Verichains Weekly Security Digest | April 2023 Week 4
Recently, we have been hearing a lot about MEV bots and how they managed to make millions in price arbitrage. In this week’s digest, we will cover the basics of MEV bots, what they are, who uses them, and how they make money.
What are MEV bots?
Traders from both TradFi and DeFi are very familiar with automated arbitrage trading, an algorithm spotting price discrepancy between exchanges to then buy low and sell high, making a profit from the differences. Particularly, in the DeFi market where price volatility is high and trading occurs 24/7, these bots are deployed at a larger scale with more avenues to generate profits.
These are called MEV or Maximal Extractable Value bots, designed to maximize profits within the public blockchain they are operating in.
There are 2 main demographics who deploy and profit from MEV bots in public blockchains.
Validators: Essentially, validators are responsible for verifying transactions and creating new blocks in the blockchain. Hence they have the ability to prioritize transactions that generate higher fees or MEV rewards or create opportunities for themselves or their affiliated bots to capture value. Additionally, they may delay validation of certain transactions, creating additional MEV opportunities for bots.

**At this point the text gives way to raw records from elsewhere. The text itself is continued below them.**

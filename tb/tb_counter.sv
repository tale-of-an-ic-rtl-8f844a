// tb_counter -- self-checking test of the special-state counter.
// big_in is driven with random runs. The reference counts the cycles left in
// a window (rem): a window opens when big_in = 1 and rem = 0 and lasts four
// cycles whatever big_in does meanwhile. Checked every cycle: spec_en, the
// phase {q1,q0} = 0,1,2,3 inside a window and 0 outside, and that xnor(q0,q1)
// gives the Tx0 pattern 1,0,0,1. Also checks that clear and preset stop a
// window and that back-to-back windows happen.
// The four-cycle window and the 1,0,0,1 phase sequence follow the original;
// the restart and ignore rules checked here are this design's own.
module tb_counter;
  logic clk = 0, big_in = 0, clr_n = 1, pre_n = 1;
  logic q0, q1, spec_en;
  int   rem = 0;
  int   checks = 0, failures = 0, windows = 0, back_to_back = 0;
  logic exp_en;
  logic [1:0] exp_ph;
  localparam logic [3:0] TX0_PAT = 4'b1001;

  counter dut (.clk(clk), .big_in(big_in), .clr_n(clr_n), .pre_n(pre_n),
               .q0(q0), .q1(q1), .spec_en(spec_en));

  always #5 clk = ~clk;

  initial begin : watchdog
    repeat (10000) @(posedge clk);
    failures++;
    $display("TB_RESULT checks=%0d failures=%0d", checks, failures);
    $finish;
  end

  initial begin
    #1 clr_n = 0;
    #1 clr_n = 1;
    for (int i = 0; i < 3000; i++) begin
      @(negedge clk);
      big_in = ($urandom_range(0, 3) == 0) || (i % 200 < 12);
      if (i % 500 == 250) begin #1 clr_n = 0; rem = 0; #1 clr_n = 1; end
      if (i % 500 == 400) begin #1 pre_n = 0; rem = 0; #1 pre_n = 1; end
      #1;
      exp_en = (rem != 0) || big_in;
      exp_ph = (rem == 0) ? 2'd0 : 2'(4 - rem);
      checks++;
      if (spec_en !== exp_en || {q1, q0} !== exp_ph) begin
        failures++;
        if (failures < 10) $display("%t: spec_en=%b ph=%0d exp %b %0d", $time, spec_en, {q1, q0}, exp_en, exp_ph);
      end
      if (exp_en) begin
        checks++;
        if (~(q0 ^ q1) !== TX0_PAT[3 - exp_ph]) failures++;
      end
      @(posedge clk);
      if (rem == 0 && big_in) begin
        rem = 3; windows++;
        if (i > 0 && exp_ph == 0 && back_to_back >= 0 && last_was_end) back_to_back++;
      end else if (rem != 0) rem = rem - 1;
      last_was_end = (exp_en && exp_ph == 3);
    end
    if (windows < 10 || back_to_back == 0) failures++;
    $display("windows=%0d back_to_back=%0d", windows, back_to_back);
    $display("TB_RESULT checks=%0d failures=%0d", checks, failures);
    $finish;
  end
  bit last_was_end = 0;
endmodule
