// prbg -- on-chip pseudo-random bit-stream generator (test source).
//
// A WIDTH-stage shift register of dff_01 cells with XNOR feedback: each rising
// edge shifts the register one place and loads stage 0 with
// fb = xnor(stage WIDTH-1, stage TAP-1), which is also the output tx_prbs.
// With the defaults this is the polynomial x^15 + x^14 + 1, a maximal-length
// sequence of 2^15-1 = 32767 bits. XNOR feedback makes the all-zero state,
// which clr_n loads, a valid start; the all-ones state, which pre_n loads, is
// the one state the sequence never leaves (it then sends a constant 1).
// Fifteen DFF_01 cells and one XNOR2 are what the original cell uses; the
// tap positions are this design's choice of the standard PRBS15 polynomial.
module prbg #(
  parameter int unsigned WIDTH = 15,
  parameter int unsigned TAP   = 14   // 1 <= TAP < WIDTH
) (
  input  logic clk,
  input  logic clr_n,
  input  logic pre_n,
  output logic tx_prbs
);

  logic [WIDTH-1:0] r, r_n_unused, d_chain;

  assign tx_prbs = ~(r[WIDTH-1] ^ r[TAP-1]);
  assign d_chain = {r[WIDTH-2:0], tx_prbs};

  for (genvar i = 0; i < WIDTH; i++) begin : g_stage
    dff_01 u_ff (
      .clk(clk), .d(d_chain[i]), .r_n(clr_n), .s_n(pre_n), .q(r[i]), .q_n(r_n_unused[i])
    );
  end

endmodule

Searchers: An individual on the network who uses complex algorithms to find profitable MEV opportunities and has bots that automatically send these transactions to the network. They are not validators, but they pay high gas fees to validators to increase the chances of their transactions being included in a block.
Together, they deployed MEV bots to execute various profit-maximizing techniques such as:
Front-running: MEV bots will detect profitable pending transactions and execute similar transactions ahead of others, enabling them to benefit from price movements or other opportunities before others in the queue.
Sandwich Attack: MEV bot places orders before and after a pending transaction to profit from the resulting price movements. For instance, if a large buy order causes the price to increase, the bot can buy low and sell high by placing a buy order before the trader's transaction and a sell order after it.
Liquidation: MEV bots exploit liquidation opportunities by monitoring situations where assets are sold to repay loans. For example, if a trader's assets fall below a certain threshold and their loan is liquidated, the bot can buy these assets at a discount.
Profit from these bots can be lucrative. In April 2023 alone, MEV bots generated approximately $7.4 million in profits on the Ethereum blockchain, with sandwich attacks being the most prominent technique according to EigenPhi.
Why should exchanges be concern?
Short-term gains for these bots often translate to long-term business risk for exchanges as the methods they deploy to generate profit often come at the cost of retail investors who could not compete with the bot's efficiency and capabilities, discouraging them from further participation.
Once retail investors are driven away, trading volumes will go down, and the bots will move on to other opportunities, leaving the exchange with little to no users, raising the incentive for exchanges to set up guard rails against MEV bots.
For retail investors, being knowledgeable about MEV bots could better serve to inform risk-adjusted trading strategies and the selection of which exchange to trade on.
Last Week’s Incidents
🚨Project: BeatGen
⛓️Chain: BSC
💥Type: Business Logic Flaw
💸Loss amount: $14,000
Last week, a blockchain-based music platform called BeatGen was hacked for $14,000. The incident was caused by a function called "convertUsdBalanceDecimalToTokenDecimal()" in the oracle.sol file. It mistakenly increased the "amountTokenDecimal" variable due to a reduction in the "balanceStableToken" denominator caused by a flash loan. The project has yet to address the hack on its social media.
🚨Project: OceanLife
⛓️Chain: BSC
💥Type: Reflection Token
💸Loss amount: $10,500
A project called OceanLife was hacked for $10,500. The hacker was able to increase the balance of the pool by calling the _reflectFee function when transferring $OLIFE, which reduced the total amount of _tTotal. As a result, the hacker could withdraw a significant amount of $WBNB from the pool by calling the swap function directly after accumulating the increased balance. The project’s social media last update was in 2021 and its website is no longer available.
🚨Project: Tales of Elleria
⛓️Chain: Arbitrum
💥Type: Stake Exploit
💸Loss amount: $270,000
The largest hack last week occurred on a Web3 game called Tales of Elleria, losing $270,000. The attacker used the wallet address Oxf2cbF39e7668EbB113f2C609BBd6eA1dFCe5d376 to perform several small-sum deposits. By manipulating the Single-Sided Staking feature, the attacker was able to inflate their account's SELM balance. Next, the attacker removed the initial batch of $ELM tokens from the game and sold them into the Liquidity Pool. Finally, the attacker drained the entire Liquidity Pool, resulting in a complete depletion of its funds. The game developers are currently patching the vulnerability and are looking into compensation methods.